Youtube’s full of videos of people eating nagas by the way. Some are funny.
This guy (Col. Assumption is the Mother of all Fuckups), from Steven Seagal’s Under Siege 2: Dark Territory sprayed pepper spray mace into his mouth as a breath freshner and had some witty retort to tolerence after being sprayed with it… don’t know the exact quote- Anybody know? I wonder if this is true … he claimed a immunity from tolerence to the peppers? Be a an excellent myth to see Adam, Jamie, Tory, Kari, and Grant bust.
Penn: Not mace, sweetheart. Pepper spray. Sold to civilians.
[snatches canister from Sarah]
Penn: But once you get used to it…
[sprays some into his mouth]
Penn: …it just clears the sinuses!
Mmmmmmmmmm. Underage Katherine Heigl. Naughtylicious.

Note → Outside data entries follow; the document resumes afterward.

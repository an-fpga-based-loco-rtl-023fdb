// tb_async_fifo: writes a counting sequence from a 10 ns clock domain and
// reads it in a 4.3 ns domain (and then with the speeds swapped by stalling
// the reader), with random valid and ready on both sides. Checks order and
// completeness, and that the FIFO reports full at DEPTH entries.
module tb_async_fifo;
  logic wclk = 0, rclk = 0, wrst_n = 1, rrst_n = 1;
  initial #1 begin wrst_n = 0; rrst_n = 0; end
  always #5 wclk = ~wclk;
  always #2.15 rclk = ~rclk;

  localparam int DEPTH = 16;
  logic [31:0] wr_data, rd_data;
  logic wr_valid, wr_ready, rd_valid, rd_ready;
  int checks = 0, failures = 0, nexp = 0, nwr = 0, max_fill_seen = 0;
  bit slow_reader = 0;

  async_fifo #(.WIDTH(32), .DEPTH(DEPTH)) dut (
    .wr_clk(wclk), .wr_rst_n(wrst_n), .wr_data, .wr_valid, .wr_ready,
    .rd_clk(rclk), .rd_rst_n(rrst_n), .rd_data, .rd_valid, .rd_ready);

  initial begin
    #2000000; failures++; $display("watchdog expired");
    $display("TB_RESULT checks=%0d failures=%0d", checks, failures); $finish;
  end

  always @(posedge rclk) begin
    if (rd_valid && rd_ready) begin
      checks++;
      if (rd_data !== 32'(nexp)) begin
        failures++;
        if (failures < 10) $display("read %0d expected %0d", rd_data, nexp);
      end
      nexp++;
    end
  end
  always @(negedge rclk) rd_ready <= slow_reader ? ($urandom_range(0, 7) == 0) : ($urandom_range(0, 3) != 0);

  initial begin
    wr_valid = 0; wr_data = 0; rd_ready = 0;
    #30; wrst_n = 1; rrst_n = 1;
    for (int i = 0; i < 4000; i++) begin
      @(negedge wclk);
      if (wr_valid && wr_ready) ;   // handled at posedge below
      if (i == 2000) slow_reader = 1;
      wr_valid = ($urandom_range(0, 3) != 0) && (nwr < 3000);
      wr_data  = 32'(nwr);
      @(posedge wclk);
      if (wr_valid && wr_ready) nwr++;
    end
    wr_valid = 0;
    // fill test: stop the reader, the FIFO must refuse the entry after DEPTH
    slow_reader = 0;
    #2000;
    $display("written %0d read %0d", nwr, nexp);
    checks++;
    if (nexp != nwr) begin failures++; $display("lost data"); end
    $display("TB_RESULT checks=%0d failures=%0d", checks, failures);
    $finish;
  end

  // the write side must never see more than DEPTH unread entries
  always @(posedge wclk) begin
    if (nwr - nexp > DEPTH + 1) begin
      failures++;
      $display("occupancy %0d above depth", nwr - nexp);
    end
  end
endmodule
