// bit_packer: packs the variable-length codes of the tANS coder into bytes.
//
// Codes (0 to 8 bits) are appended LSB-first to an accumulator of at most 15
// bits; whenever 8 or more bits are held the low byte is sent on. A code that
// ends a block (the coder's final state) forces the remaining bits out,
// padded with zeros to a whole byte, so every block ends on a byte boundary
// and its last byte carries blk_end. If that flush needs a second byte the
// packer takes one extra cycle and holds off its input.
//
// Interface: valid/ready codes in, valid/ready bytes out, registered output,
// one code per cycle. LSB-first order and zero padding are this design's
// choices; the document only states that codes are packed into bytes.
module bit_packer
  import loco_ans_pkg::*;
(
  input  logic   clk,
  input  logic   rst_n,
  input  code_t  in_data,
  input  logic   in_valid,
  output logic   in_ready,
  output obyte_t out_data,
  output logic   out_valid,
  input  logic   out_ready
);

  logic        en, flush_pend, fl_img;
  logic [14:0] acc;
  logic [3:0]  cnt;
  logic [15:0] nacc;
  logic [4:0]  ncnt;
  logic [15:0] mask;

  assign en       = !out_valid || out_ready;
  assign in_ready = en && !flush_pend;

  always_comb begin
    mask = (16'd1 << in_data.len) - 16'd1;
    nacc = {1'b0, acc} | ((16'(in_data.bits) & mask) << cnt);
    ncnt = 5'(cnt) + 5'(in_data.len);
  end

  always_ff @(posedge clk or negedge rst_n) begin
    if (!rst_n) begin
      acc        <= '0;
      cnt        <= '0;
      flush_pend <= 1'b0;
      fl_img     <= 1'b0;
      out_valid  <= 1'b0;
      out_data   <= '0;
    end else if (en) begin
      out_valid <= 1'b0;
      if (flush_pend) begin
        out_valid  <= 1'b1;
        out_data   <= '{data: acc[7:0], blk_end: 1'b1, img_end: fl_img};
        acc        <= '0;
        cnt        <= '0;
        flush_pend <= 1'b0;
      end else if (in_valid) begin
        if (ncnt >= 5'd8) begin
          out_valid <= 1'b1;
          out_data  <= '{data: nacc[7:0],
                         blk_end: in_data.blk_end && ncnt == 5'd8,
                         img_end: in_data.img_end && in_data.blk_end && ncnt == 5'd8};
          acc       <= 15'(nacc >> 8);
          cnt       <= 4'(ncnt - 5'd8);
          if (in_data.blk_end && ncnt > 5'd8) begin
            flush_pend <= 1'b1;
            fl_img     <= in_data.img_end;
          end else if (in_data.blk_end) begin
            acc <= '0;
          end
        end else if (in_data.blk_end) begin
          out_valid <= 1'b1;
          out_data  <= '{data: nacc[7:0], blk_end: 1'b1, img_end: in_data.img_end};
          acc       <= '0;
          cnt       <= '0;
        end else begin
          acc <= 15'(nacc);
          cnt <= 4'(ncnt);
        end
      end
    end
  end

endmodule
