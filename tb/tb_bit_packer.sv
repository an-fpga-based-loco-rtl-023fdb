// tb_bit_packer: random codes of 0..8 bits, grouped in blocks that end with a
// 6-bit final-state code, go through the packer with random stalls; the byte
// stream is compared with an LSB-first reference packing that pads each block
// to a whole byte. Blocks whose end needs two bytes at once are counted.
module tb_bit_packer;
  import loco_ans_pkg::*;
  import loco_ref_pkg::*;

  logic clk = 0, rst_n = 1;
  initial #1 rst_n = 0;
  always #5 clk = ~clk;

  code_t in_data; logic in_valid, in_ready;
  obyte_t out_data; logic out_valid, out_ready;
  int checks = 0, failures = 0, two_byte_ends = 0;
  obyte_t exp_q [$];
  bit stalls = 1;

  bit_packer dut (.clk, .rst_n, .in_data, .in_valid, .in_ready, .out_data, .out_valid, .out_ready);

  initial begin
    #5000000; failures++; $display("watchdog expired");
    $display("TB_RESULT checks=%0d failures=%0d", checks, failures); $finish;
  end

  always @(posedge clk) begin
    if (out_valid && out_ready) begin
      checks++;
      if (exp_q.size() == 0 || out_data !== exp_q[0]) begin
        failures++;
        if (failures < 10) $display("got %p exp %p", out_data, exp_q.size() ? exp_q[0] : '0);
      end
      if (exp_q.size()) void'(exp_q.pop_front());
    end
  end
  always @(negedge clk) out_ready <= stalls ? ($urandom_range(0, 2) != 0) : 1'b1;

  task automatic block(input int n, input bit img);
    int cb [$], cl [$], by [$], tot;
    code_t c [$];
    tot = 0;
    for (int i = 0; i <= n; i++) begin
      code_t x;
      x.len = (i == n) ? CODE_LEN_W'(6) : CODE_LEN_W'($urandom_range(0, 8));
      x.bits = 8'($urandom);
      x.blk_end = (i == n); x.img_end = img;
      c.push_back(x);
      cb.push_back(int'(x.bits)); cl.push_back(int'(x.len));
      tot += int'(x.len);
    end
    if ((tot - 6) % 8 > 2) two_byte_ends++;
    pack(cb, cl, by);
    foreach (by[i]) begin
      obyte_t e;
      e.data = 8'(by[i]); e.blk_end = (i == by.size() - 1); e.img_end = img && e.blk_end;
      exp_q.push_back(e);
    end
    foreach (c[i]) begin
      @(negedge clk);
      while (stalls && $urandom_range(0, 3) == 0) begin in_valid = 0; @(negedge clk); end
      in_valid = 1; in_data = c[i];
      @(posedge clk);
      while (!in_ready) @(posedge clk);
    end
    @(negedge clk); in_valid = 0;
  endtask

  initial begin
    in_valid = 0; in_data = '0;
    repeat (3) @(negedge clk);
    rst_n = 1;
    for (int k = 0; k < 300; k++) block($urandom_range(0, 30), k == 299);
    stalls = 0;
    repeat (50) @(negedge clk);
    checks++;
    if (exp_q.size() != 0) begin failures++; $display("%0d bytes missing", exp_q.size()); end
    checks++;
    if (two_byte_ends == 0) begin failures++; $display("two-byte block end never exercised"); end
    $display("TB_RESULT checks=%0d failures=%0d", checks, failures);
    $finish;
  end
endmodule
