// input_buffer: first stage of a TSG-coder lane. It cuts the symbol stream
// into blocks of BS symbols and hands each block on in reverse order, because
// the tANS bitstream is a stack: coding a block backwards lets the decoder
// recover symbols in the order the decorrelator produced them.
//
// Two banks of BS entries form a ping-pong buffer. The write side fills one
// bank in order; a bank is closed when it holds BS symbols or when the
// image's last symbol arrives (the last block of an image may be short).
// The read side empties closed banks from the highest address down, so
// writing the next block and reading the previous one overlap. The first
// symbol written to a block leaves last and carries blk_end; img_end marks
// every symbol of the block that closes the image.
//
// Interface: valid/ready in (tsg_sym_t), valid/ready out (blk_sym_t). The
// memory read is registered and is also the output register: one symbol per
// cycle in and out, a block's first output one cycle after it is closed.
// The ping-pong structure follows the document; flags and bank handover are
// this design's choice.
module input_buffer
  import loco_ans_pkg::*;
#(
  parameter int BS = 2048
) (
  input  logic     clk,
  input  logic     rst_n,
  input  tsg_sym_t in_data,
  input  logic     in_valid,
  output logic     in_ready,
  output blk_sym_t out_data,
  output logic     out_valid,
  input  logic     out_ready
);

  localparam int IW = $clog2(BS);

  tsg_sym_t mem [2*BS];

  logic          wbank, rbank;
  logic [IW-1:0] wcnt, ridx;
  logic [1:0]    full;
  logic [IW-1:0] blen [2];     // index of the last entry of a closed bank
  logic [1:0]    bimg;         // closed bank ends the image
  logic          rd_active;    // reading a bank, ridx valid
  logic          wr_fire, rd_fire, en, close_w;

  assign in_ready = !full[wbank];
  assign wr_fire  = in_valid && in_ready;
  assign close_w  = wr_fire && (wcnt == IW'(BS-1) || in_data.last);
  assign en       = !out_valid || out_ready;
  assign rd_fire  = en && rd_active;

  always_ff @(posedge clk) begin
    if (wr_fire) mem[{wbank, wcnt}] <= in_data;
  end

  always_ff @(posedge clk or negedge rst_n) begin
    if (!rst_n) begin
      wbank     <= 1'b0;
      rbank     <= 1'b0;
      wcnt      <= '0;
      ridx      <= '0;
      full      <= '0;
      blen[0]   <= '0;
      blen[1]   <= '0;
      bimg      <= '0;
      rd_active <= 1'b0;
      out_valid <= 1'b0;
      out_data  <= '0;
    end else begin
      // ---- write side ----
      if (wr_fire) begin
        if (close_w) begin
          wcnt        <= '0;
          wbank       <= ~wbank;
          blen[wbank] <= wcnt;
          bimg[wbank] <= in_data.last;
        end else begin
          wcnt <= wcnt + 1'b1;
        end
      end
      // ---- read side ----
      if (en) out_valid <= rd_active;
      if (rd_fire) begin
        out_data.sym     <= mem[{rbank, ridx}];
        out_data.blk_end <= (ridx == '0);
        out_data.img_end <= bimg[rbank];
      end
      if (!rd_active && full[rbank]) begin
        rd_active <= 1'b1;
        ridx      <= blen[rbank];
      end else if (rd_fire) begin
        if (ridx == '0) begin
          rd_active <= 1'b0;
          rbank     <= ~rbank;
        end else begin
          ridx <= ridx - 1'b1;
        end
      end
      // ---- bank ownership ----
      for (int b = 0; b < 2; b++) begin
        if (close_w && wbank == 1'(b)) full[b] <= 1'b1;
        else if (rd_fire && ridx == '0 && rbank == 1'(b)) full[b] <= 1'b0;
      end
    end
  end

endmodule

I’ve done both. I suffered far more from an unhappy wife.
In our home we might only use 4 or 5 bottles of sauce in a year. We never put bottled sauces on tacos as an example. What you didn’t take into consideration is that Americans don’t make many homemade sauces, in fact they consider one type of sauce, salsa while we generally consume freshly made salsas of a large variety on a daily basis.
I can’t even handle Pace mild salsa!
I hate black pepper too. It tastes like wood chips.
Heavy on the Jalapeno or light on the Serrano for me, but it’s got to be tasty as well, just heat doesn’t cut it.
There used to be a shop on the River Walk in New Orleans (it may still be there) that sold over 500 brands of hot sauce. From what I could tell, a lot of them were for bragging purposes only. My favorite label was for “Boudreaux’s Butt Burner” sauce.
Yeah, that’s the one I’m keeping on my kitchen table.
Ah, yes. Butt burn. It’s never been so bad that it’s painful, but I do have to chuckle ‘Oh, yeah. Pa naeng.’
I’ve never been served food that was too spicy to enjoy, but I’ll admit the that it may be possible, in theory.
I like an “internal sauna session” once in a while. I think it’s good for you to sweat from time to time, and I’m ashamed to admit that I don’t break a good sweat as frequently as I figure I ought to from simple exertion.